Historical pre-#2095 hotspots

bench_vm_fixtures numbers (allocations × wall-time per fixture run, on the post-#1426 binary) were the input to #2095:

fixture	alloc/run	bytes/run	median wall	shape
`list_map_filter`	10.9M	4.43 GB	376 ms	`list.filter(closure).map(closure)` in a loop
`local_variable_lookup`	2.20M	3.0 MB	161 ms	bare local-slot reads
`function_call_loop`	1.70M	219 MB	96 ms	tight `step(value)` recursion
`agent_tool_dispatch`	1.54M	261 MB	53 ms	`agent_dispatch_tool_batch` over 6 calls × 500 iters
`comparison_loop`	1.10M	1.4 MB	200 ms	numeric/string `<,==,!=` mix
`struct_field_read`	0.90M	3.3 MB	94 ms	struct field access in a hot loop
`dict_merge_loop`	0.85M	96 MB	45 ms	`result = result + {[k]: v}` accumulator

Two patterns dominated that snapshot:

Closure callbacks per element. list_map_filter allocates ~2,725 bytes and ~5,450 ops per iteration's worth of map+filter calls — the per-callback VmEnv clone-on-call probe (bench_vmenv_clone) shows each call constructs a fresh capture environment even for closures with zero captures. #2086 removed the per-callback boxed future and mem::take isolation, and the later method/call-argument work reduced the remaining callback dispatch overhead.
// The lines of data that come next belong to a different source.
// va_pkg: constants shared by the voltage-drop attack detector.
//
// The detector watches the supply voltage of an FPGA region through a
// time-to-digital converter (TDC) and flags a fault attack when the
// variance of the TDC's Hamming weight over a short window gets large.
// The numbers below are the configuration the detector was evaluated in:
// a 128-tap TDC, a 4-sample variance window and a detection threshold of 64,
// with three sensors placed at different spots of the die. The helper
// functions size the datapath from those numbers.
package va_pkg;

  // Taps of the TDC delay line (16 carry blocks of 8 taps).
  localparam int unsigned TDC_TAPS      = 128;
  // log2 of the variance window T; T = 4 samples.
  localparam int unsigned VAR_LOG2_T    = 2;
  // Variance at which an attack is reported.
  localparam int unsigned VAR_THRESHOLD = 64;
  // Number of sensors (and detection chains) in the evaluated system.
  localparam int unsigned NUM_SENSORS   = 3;

  // Width of a Hamming weight able to count 0..taps.
  function automatic int unsigned hw_width(int unsigned taps);
    return $clog2(taps + 1);
  endfunction

  // Width of a variance computed from hw_w-bit samples: the variance never
  // exceeds the mean of the squares, which fits in 2*hw_w bits.
  function automatic int unsigned var_width(int unsigned hw_w);
    return 2 * hw_w;
  endfunction

endpackage
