// hamming_weight: registered population count of the TDC tap vector.
//
// The TDC output is reduced to one number, the count of its set taps, which
// follows the supply voltage wherever the sensor sits and whatever its exact
// bit pattern (bubbles in the thermometer code count the same). The bits are
// summed by an adder chain, written here as a loop that synthesis turns into
// an adder tree, and the result is registered.
//
// Interface: taps is the registered TDC vector; hw is its Hamming weight,
// HW_W = clog2(TAPS+1) bits (8 bits for 128 taps), one cycle later. hw_valid
// marks hw as a real sample: it is low while rst_n (asynchronous, active
// low) holds hw cleared, and high from the first edge after reset.
//
// From the source design: using the Hamming weight of the TDC output as the
// sensor reading, and the 8-bit registered result. This design's own choice:
// the reset and the valid flag.
module hamming_weight #(
  parameter int unsigned TAPS = va_pkg::TDC_TAPS,
  localparam int unsigned HW_W = va_pkg::hw_width(TAPS)
) (
  input  logic            clk,
  input  logic            rst_n,
  input  logic [TAPS-1:0] taps,
  output logic [HW_W-1:0] hw,
  output logic            hw_valid
);

  logic [HW_W-1:0] count;

  always_comb begin
    count = '0;
    for (int i = 0; i < int'(TAPS); i++)
      count = count + HW_W'(taps[i]);
  end

  always_ff @(posedge clk or negedge rst_n) begin
    if (!rst_n) begin
      hw       <= '0;
      hw_valid <= 1'b0;
    end else begin
      hw       <= count;
      hw_valid <= 1'b1;
    end
  end

endmodule
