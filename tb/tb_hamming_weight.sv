// tb_hamming_weight: self-checking test of the registered population count.
// Drives corner vectors (all zero, all one, single bits, thermometer codes)
// and random vectors with random densities, and checks that hw equals the
// number of set bits of the vector presented one edge earlier, and that
// hw_valid is low in reset and high after it.
`timescale 1ns/1ps
module tb_hamming_weight;
  localparam int unsigned TAPS = 128;
  localparam int unsigned HW_W = 8;

  logic            clk = 1'b0;
  logic            rst_n = 1'b0;
  logic [TAPS-1:0] taps = '0;
  logic [HW_W-1:0] hw;
  logic            hw_valid;
  int checks = 0, failures = 0;

  hamming_weight #(.TAPS(TAPS)) dut (.clk(clk), .rst_n(rst_n), .taps(taps), .hw(hw), .hw_valid(hw_valid));

  always #2.5 clk = ~clk;

  initial begin
    repeat (5000) @(posedge clk);
    failures++;
    $display("watchdog expired");
    $display("TB_RESULT checks=%0d failures=%0d", checks, failures);
    $finish;
  end

  // Reference count, one bit at a time.
  function automatic int ones(logic [TAPS-1:0] v);
    int n = 0;
    for (int i = 0; i < int'(TAPS); i++) if (v[i]) n++;
    return n;
  endfunction

  task automatic apply(logic [TAPS-1:0] v);
    @(negedge clk);
    taps = v;
    @(negedge clk);
    checks++;
    if (int'(hw) != ones(v) || !hw_valid) begin
      failures++;
      $display("FAIL taps=%h hw=%0d expected %0d", v, hw, ones(v));
    end
  endtask

  initial begin
    logic [TAPS-1:0] v;
    repeat (2) @(negedge clk);
    checks++;
    if (hw != '0 || hw_valid) begin failures++; $display("FAIL hw not cleared by reset"); end
    rst_n = 1'b1;
    apply('0);
    apply('1);
    for (int i = 0; i < int'(TAPS); i++) apply(TAPS'(1) << i);
    for (int n = 0; n <= int'(TAPS); n += 7) begin
      v = '0;
      for (int i = 0; i < n; i++) v[i] = 1'b1;
      apply(v);
    end
    for (int k = 0; k < 1000; k++) begin
      automatic int unsigned density = $urandom_range(0, 100);
      for (int i = 0; i < int'(TAPS); i++) v[i] = ($urandom_range(0, 99) < density);
      apply(v);
    end
    $display("TB_RESULT checks=%0d failures=%0d", checks, failures);
    $finish;
  end
endmodule
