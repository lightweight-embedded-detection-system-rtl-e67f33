// running_variance: variance of the last T Hamming-weight samples.
//
// A steady sensor reading, whatever its level, has a small variance; a steep
// voltage change inside the window makes it jump. Because no fixed baseline
// is involved, the same threshold works for every sensor location.
//
//   var = (1/T) * sum(HW^2) - ((1/T) * sum(HW))^2      over the last T samples
//       = (T * sum(HW^2) - sum(HW)^2) / T^2
//
// T = 2**LOG2_T, so the division is a right shift by 2*LOG2_T. It is applied
// once, after the subtraction, so the result is the exact variance rounded
// down. (Shifting each sum first would drop the fraction of the mean before
// squaring it, an error that grows with the Hamming weight: at a level near
// 107 it can turn a 2-tap jitter into a variance above 100.) By the
// Cauchy-Schwarz inequality the difference is never negative. The two sums
// are running sums: for every accepted sample, the sample and its square are
// added and the sample leaving the window (kept in a T-deep history) and its
// square are subtracted.
//
// Timing: in_valid qualifies hw_in; a sample is taken on each edge where
// in_valid is high (one per cycle in normal operation). The edge after a
// sample is taken, var_out holds the variance of the window ending with it.
// var_valid stays low after reset until T samples have been taken, so the
// start-up jump to the sensor's level is never reported.
//
// From the source design: the formula, T = 4 and shift-based division.
// This design's own choices: running sums with a sample history, a single
// shift after the subtraction, the two register stages, the valid signals
// and the reset (asynchronous, active low).
module running_variance #(
  parameter  int unsigned HW_W   = va_pkg::hw_width(va_pkg::TDC_TAPS),
  parameter  int unsigned LOG2_T = va_pkg::VAR_LOG2_T,
  localparam int unsigned T      = 1 << LOG2_T,
  localparam int unsigned SQ_W   = 2 * HW_W,
  localparam int unsigned SUM_W  = HW_W + LOG2_T,
  localparam int unsigned SSQ_W  = SQ_W + LOG2_T,
  localparam int unsigned NUM_W  = SQ_W + 2 * LOG2_T,
  localparam int unsigned VAR_W  = va_pkg::var_width(HW_W)
) (
  input  logic             clk,
  input  logic             rst_n,
  input  logic [HW_W-1:0]  hw_in,
  input  logic             in_valid,
  output logic [VAR_W-1:0] var_out,
  output logic             var_valid
);

  logic [HW_W-1:0]   hist [T];     // hist[0] newest, hist[T-1] oldest
  logic [SUM_W-1:0]  sum_q;
  logic [SSQ_W-1:0]  sumsq_q;
  logic [LOG2_T:0]   fill_q;       // samples in the window, saturates at T

  logic [SQ_W-1:0]   new_sq, old_sq;
  logic [NUM_W-1:0]  t_sumsq, sum_sq, numer;

  always_comb begin
    new_sq  = SQ_W'(hw_in) * SQ_W'(hw_in);
    old_sq  = SQ_W'(hist[T-1]) * SQ_W'(hist[T-1]);
    t_sumsq = NUM_W'(sumsq_q) << LOG2_T;            // T * sum(HW^2)
    sum_sq  = NUM_W'(sum_q) * NUM_W'(sum_q);        // sum(HW)^2
    numer   = t_sumsq - sum_sq;
  end

  always_ff @(posedge clk or negedge rst_n) begin
    if (!rst_n) begin
      for (int i = 0; i < int'(T); i++) hist[i] <= '0;
      sum_q     <= '0;
      sumsq_q   <= '0;
      fill_q    <= '0;
      var_out   <= '0;
      var_valid <= 1'b0;
    end else begin
      if (in_valid) begin
        hist[0] <= hw_in;
        for (int i = 1; i < int'(T); i++) hist[i] <= hist[i-1];
        sum_q   <= sum_q + SUM_W'(hw_in) - SUM_W'(hist[T-1]);
        sumsq_q <= sumsq_q + SSQ_W'(new_sq) - SSQ_W'(old_sq);
        if (fill_q != (LOG2_T+1)'(T)) fill_q <= fill_q + 1'b1;
      end
      var_out   <= VAR_W'(numer >> (2 * LOG2_T));
      var_valid <= (fill_q == (LOG2_T+1)'(T));
    end
  end

endmodule
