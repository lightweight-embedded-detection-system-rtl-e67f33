// tb_running_variance: self-checking test of the windowed variance.
// Feeds streaks of constant samples, single steps, full-scale swings, jitter
// around a high level and random samples, with in_valid dropped now and then.
// The testbench keeps its own list of accepted samples and, at every edge,
// works out the exact variance of the last four, floor((4*sum(x^2) -
// sum(x)^2) / 16); one edge later var_out must equal it and var_valid must be
// high exactly when four samples have been accepted since reset.
`timescale 1ns/1ps
module tb_running_variance;
  localparam int unsigned HW_W   = 8;
  localparam int unsigned LOG2_T = 2;
  localparam int unsigned T      = 4;
  localparam int unsigned N      = 4000;

  logic              clk = 1'b0;
  logic              rst_n = 1'b0;
  logic [HW_W-1:0]   hw_in = '0;
  logic              in_valid = 1'b0;
  logic [2*HW_W-1:0] var_out;
  logic              var_valid;
  int checks = 0, failures = 0;
  int samples [$];
  int exp_var = 0, max_var = 0;
  bit exp_valid = 1'b0;

  running_variance #(.HW_W(HW_W), .LOG2_T(LOG2_T)) dut (
    .clk(clk), .rst_n(rst_n), .hw_in(hw_in), .in_valid(in_valid),
    .var_out(var_out), .var_valid(var_valid));

  always #2.5 clk = ~clk;

  initial begin
    repeat (N + 100) @(posedge clk);
    failures++;
    $display("watchdog expired");
    $display("TB_RESULT checks=%0d failures=%0d", checks, failures);
    $finish;
  end

  function automatic int window_var();
    int s = 0, sq = 0, n = samples.size();
    for (int i = n - int'(T); i < n; i++) begin
      s  += samples[i];
      sq += samples[i] * samples[i];
    end
    return (int'(T) * sq - s * s) / (int'(T) * int'(T));
  endfunction

  // Reference: outputs after this edge follow the window before it.
  always @(posedge clk) begin
    if (rst_n) begin
      exp_valid <= (samples.size() >= int'(T));
      exp_var   <= (samples.size() >= int'(T)) ? window_var() : 0;
      if (in_valid) samples.push_back(int'(hw_in));
    end
  end

  function automatic int next_sample(int k, int prev);
    case ((k / 50) % 5)
      0: return prev;                                            // steady
      1: return (k % 10 == 0) ? $urandom_range(0, 128) : prev;   // steps
      2: return (k % 2 != 0) ? 128 : 0;                             // full swing
      3: return 105 + $urandom_range(0, 2);                      // jitter, high level
      default: return $urandom_range(0, 128);                    // random
    endcase
  endfunction

  initial begin
    int prev;
    prev = 69;
    repeat (2) @(negedge clk);
    checks++;
    if (var_valid || var_out != '0) begin failures++; $display("FAIL reset state"); end
    for (int k = 0; k < int'(N); k++) begin
      @(negedge clk);
      if (k >= 1) begin
        checks++;
        if (var_valid !== exp_valid) begin
          failures++;
          $display("FAIL k=%0d var_valid=%0b expected %0b", k, var_valid, exp_valid);
        end
        if (exp_valid) begin
          if (exp_var > max_var) max_var = exp_var;
          checks++;
          if (int'(var_out) != exp_var) begin
            failures++;
            $display("FAIL k=%0d var=%0d expected %0d", k, var_out, exp_var);
          end
        end
      end
      rst_n = 1'b1;
      prev = next_sample(k, prev);
      hw_in = HW_W'(prev);
      in_valid = (k < 10) ? (k != 2) : ($urandom_range(0, 9) != 0);
    end
    $display("largest variance seen: %0d", max_var);
    $display("TB_RESULT checks=%0d failures=%0d", checks, failures);
    $finish;
  end
endmodule
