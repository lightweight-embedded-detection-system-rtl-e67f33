// tdc_sensor: behavioural model of a carry-chain time-to-digital converter.
//
// This is a behavioural model, not the sensor itself. The real sensor launches
// the sampling clock into a delay line (a few LUTs of initial delay followed
// by a carry chain of TAPS stages) and captures every tap in a register on
// the same clock. How far the clock edge travels along the chain before the
// capture depends on the propagation delay, and so on the local supply
// voltage: a lower voltage slows the chain and fewer taps are reached. That
// analog timing cannot be written as logic, so the model computes the number
// of taps reached from a supply-voltage input:
//
//   reached = BASELINE_TAPS + (vdd_mv - VNOM_MV) * TAPS_PER_MV, clamped to 0..TAPS
//
// and registers a thermometer code with the first `reached` taps set. The
// Hamming weight of taps_q is therefore `reached` of the previous edge.
//
// Interface: clk samples the line (200 MHz in the evaluated system); vdd_mv
// is a model-only input giving the supply voltage at the sensor in mV;
// taps_q is the registered tap vector, valid one edge after vdd_mv.
//
// From the source design: the structure (initial delay, carry taps, one
// register per tap on the same clock), 128 taps, and per-location baselines
// (8, 69 and 107 for the three evaluated sensors). This design's own choice:
// the linear voltage-to-taps law, its nominal voltage and slope, and the
// thermometer-shaped output.
module tdc_sensor #(
  parameter int unsigned TAPS          = va_pkg::TDC_TAPS,
  parameter int unsigned BASELINE_TAPS = 69,
  parameter int unsigned VNOM_MV       = 850,
  parameter int unsigned TAPS_PER_MV   = 2
) (
  input  logic            clk,
  input  logic [15:0]     vdd_mv,
  output logic [TAPS-1:0] taps_q
);

  int reached;

  always_comb begin
    reached = int'(BASELINE_TAPS)
            + (int'(vdd_mv) - int'(VNOM_MV)) * int'(TAPS_PER_MV);
    if (reached < 0)          reached = 0;
    if (reached > int'(TAPS)) reached = int'(TAPS);
  end

  // One capture register per tap, all on the launching clock.
  always_ff @(posedge clk) begin
    for (int i = 0; i < int'(TAPS); i++)
      taps_q[i] <= (i < reached);
  end

endmodule
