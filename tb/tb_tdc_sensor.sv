// tb_tdc_sensor: self-checking test of the TDC behavioural model.
// Sweeps the supply input from far below to far above nominal and checks,
// one edge later, that the tap vector is a thermometer code whose length is
// BASELINE + (vdd - 850 mV) * 2, clamped to 0..128.
`timescale 1ns/1ps
module tb_tdc_sensor;
  localparam int unsigned TAPS = 128;
  localparam int unsigned BASE = 69;

  logic            clk = 1'b0;
  logic [15:0]     vdd_mv = 16'd850;
  logic [TAPS-1:0] taps_q;
  int checks = 0, failures = 0;

  tdc_sensor #(.TAPS(TAPS), .BASELINE_TAPS(BASE), .VNOM_MV(850), .TAPS_PER_MV(2)) dut (
    .clk(clk), .vdd_mv(vdd_mv), .taps_q(taps_q));

  always #2.5 clk = ~clk;

  initial begin
    repeat (5000) @(posedge clk);
    failures++;
    $display("watchdog expired");
    $display("TB_RESULT checks=%0d failures=%0d", checks, failures);
    $finish;
  end

  task automatic apply(int mv);
    int e;
    logic [TAPS-1:0] want;
    @(negedge clk);
    vdd_mv = 16'(mv);
    @(negedge clk);
    e = int'(BASE) + (mv - 850) * 2;
    if (e < 0) e = 0;
    if (e > int'(TAPS)) e = int'(TAPS);
    want = '0;
    for (int i = 0; i < e; i++) want[i] = 1'b1;
    checks++;
    if (taps_q !== want) begin
      failures++;
      $display("FAIL vdd=%0d taps=%h expected %0d taps", mv, taps_q, e);
    end
  endtask

  initial begin
    apply(850);
    for (int mv = 780; mv <= 920; mv++) apply(mv);
    apply(0); apply(2000);
    for (int k = 0; k < 500; k++) apply($urandom_range(800, 900));
    $display("TB_RESULT checks=%0d failures=%0d", checks, failures);
    $finish;
  end
endmodule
Re-measure before filing more callback-specific work; the old list_map_filter numbers are no longer representative.
Rc::try_unwrap defeated by the slot/stack double-hold. The dict + dict operator already does Rc::try_unwrap for the unique case, but result = result + {[k]: v} always sees the slot still holding the value while the operator runs (slot ref + stack ref). The right answer is either a var <op>= rhs peephole that emits a "swap-take" sequence, or a compiler pass that moves a slot value onto the stack when it knows the slot is about to be overwritten. Cheaper interim is to keep migrating Harn helpers to subscript-store (now allocation-free) instead of the + accumulator.

Workflow-bundle export profile

bench_workflow_bundle exercises the validation + graph normalization + portable-bundle export path (crates/harn-vm/src/orchestration/workflow_bundle.rs). Allocation counts on a representative 6-node, 4-trigger, 2-connector, 2-capsule fixture:

stage	alloc/run	bytes/run	criterion median
validate	205	86 KB	18 µs
preview	2,567	310 KB	102 µs
export_graph	2,408	277 KB	88 µs

export_workflow_bundle_graph clones every per-node editable_fields slot once into the node and once into the global list. Those clones are correctness-preserving today (the global list is sorted afterwards), but they're an obvious follow-up if this gets hot in real CI loads. Numbers here are baseline for the new fixture; reproduce with cargo bench -p harn-orchestration-perf --bench bench_workflow_bundle.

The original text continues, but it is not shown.